D.h. bei allen anderen Games macht die Graka was sie soll?


----------



## Magoraner (27. August 2017)

*AW: Ich habe In CS GO nur 1 fps und es geht nicht höher Bitte um Hilfe*

Ja genau zum beispiel in Playerunknonws Battlegrounds oder GTA5 habe ich über 80 fps und die grafikkarte taktet hoch


----------



## HisN (27. August 2017)

*AW: Ich habe In CS GO nur 1 fps und es geht nicht höher Bitte um Hilfe*

Hast Du im Profil von CS:GO im NV-Treiber rumgestellt?

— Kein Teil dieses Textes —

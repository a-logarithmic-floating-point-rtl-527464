// fplm_ref_pkg: reference model of the logarithmic floating-point multiplier
// for the testbenches, written from the arithmetic rather than the bits.
//
// ref_mul() takes two operands of a format with ew exponent and mw mantissa
// bits (held right-aligned in 64-bit words) and returns the product the
// multiplier must give, computed with real numbers:
//   x   = M / 2^mw                        fraction of each operand
//   x'  = x                 if x <  0.5   (exponent kept)
//       = floor(2^mw*((1+x)/2 - 1))/2^mw  if x >= 0.5 (exponent + 1; the
//                                          estimator drops the last bit)
//   s   = x'_A + x'_B
//   X_P = 1 + s, E_P = E'_A + E'_B - bias          if s >= 0
//       = 2 (1 + s), E_P = E'_A + E'_B - bias - 1  otherwise
// Special operands follow IEEE 754 with subnormals flushed to zero;
// exponents >= 2^ew - 1 overflow to infinity and exponents <= 0 underflow to
// zero. The expected flags are {invalid, overflow, underflow, flushed}.
// Also: helpers to build operands and to convert words to real values.
package fplm_ref_pkg;

  // 2^n for any integer n, by repeated doubling or halving
  function automatic real pow2(int n);
    real r = 1.0;
    if (n >= 0) repeat (n) r = r * 2.0;
    else repeat (-n) r = r / 2.0;
    return r;
  endfunction

  function automatic longint unsigned field(longint unsigned w, int lsb, int n);
    return (w >> lsb) & ((64'd1 << n) - 1);
  endfunction

  // Value of a normal operand as a real number (sign, exponent and mantissa).
  function automatic real to_real(int ew, int mw, longint unsigned w);
    int  e = int'(field(w, mw, ew));
    longint unsigned m = field(w, 0, mw);
    real v;
    int  bias = (1 << (ew - 1)) - 1;
    v = (1.0 + real'(m) / pow2(mw)) * pow2(e - bias);
    return field(w, ew + mw, 1) != 0 ? -v : v;
  endfunction

  function automatic longint unsigned pack(int ew, int mw, bit s,
                                           longint unsigned e, longint unsigned m);
    return (longint'(s) << (ew + mw)) | (e << mw) | m;
  endfunction

  function automatic void ref_mul(input int ew, input int mw,
                                  input longint unsigned a, input longint unsigned b,
                                  output longint unsigned p, output bit [3:0] flags);
    longint unsigned ea = field(a, mw, ew), eb = field(b, mw, ew);
    longint unsigned ma = field(a, 0, mw),  mb = field(b, 0, mw);
    bit  sp = field(a, ew + mw, 1) != field(b, ew + mw, 1);
    longint unsigned emax = (64'd1 << ew) - 1;
    bit  nan_a = (ea == emax) && ma != 0, nan_b = (eb == emax) && mb != 0;
    bit  inf_a = (ea == emax) && ma == 0, inf_b = (eb == emax) && mb == 0;
    bit  sub_a = (ea == 0) && ma != 0,    sub_b = (eb == 0) && mb != 0;
    bit  zer_a = (ea == 0),               zer_b = (eb == 0);
    int  bias = (1 << (ew - 1)) - 1;
    real scale = pow2(mw);
    real xa, xb, xpa, xpb, s, xp;
    int  epa, epb, ep;
    flags = 4'b0000;
    if (nan_a || nan_b || ((inf_a || inf_b) && (zer_a || zer_b))) begin
      flags[3] = 1'b1;
      p = pack(ew, mw, 1'b0, emax, 64'd1 << (mw - 1));
      return;
    end
    if (inf_a || inf_b) begin
      p = pack(ew, mw, sp, emax, 0);
      return;
    end
    if (zer_a || zer_b) begin
      flags[0] = sub_a || sub_b;
      p = pack(ew, mw, sp, 0, 0);
      return;
    end
    xa = real'(ma) / scale;
    xb = real'(mb) / scale;
    epa = int'(ea);
    epb = int'(eb);
    if (xa >= 0.5) begin xpa = $floor(((1.0 + xa) / 2.0 - 1.0) * scale) / scale; epa++; end
    else xpa = xa;
    if (xb >= 0.5) begin xpb = $floor(((1.0 + xb) / 2.0 - 1.0) * scale) / scale; epb++; end
    else xpb = xb;
    s  = xpa + xpb;
    ep = epa + epb - bias;
    if (s >= 0.0) xp = 1.0 + s;
    else begin xp = 2.0 * (1.0 + s); ep--; end
    if (ep >= int'(emax)) begin
      flags[2] = 1'b1;
      p = pack(ew, mw, sp, emax, 0);
    end else if (ep <= 0) begin
      flags[1] = 1'b1;
      p = pack(ew, mw, sp, 0, 0);
    end else begin
      p = pack(ew, mw, sp, longint'(ep), longint'((xp - 1.0) * scale));
    end
  endfunction

endpackage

Rückgängig machen wenn.


----------



## Magoraner (27. August 2017)

*AW: Ich habe In CS GO nur 1 fps und es geht nicht höher Bitte um Hilfe*

Ich habe alles auf standard ich habe ja CS GO neu installiert


----------



## KevTi12 (1. Mai 2018)

*AW: Ich habe In CS GO nur 1 fps und es geht nicht höher Bitte um Hilfe*

Hallo habe zurzeit dasselbe Problem das ich nur 1Fps habe. 
Habe vor kurzen von Windows 7 auf Windows 10 Pro gewechselt und seit dem kann ich CSGO nicht mehr Spielen, andere Spiele wie Arma3 oder PUBG laufen normal.

Geforce GTX 1050
AMD FX 8350
16 GB DDR3 
Windows 10 Pro 64 bit


----------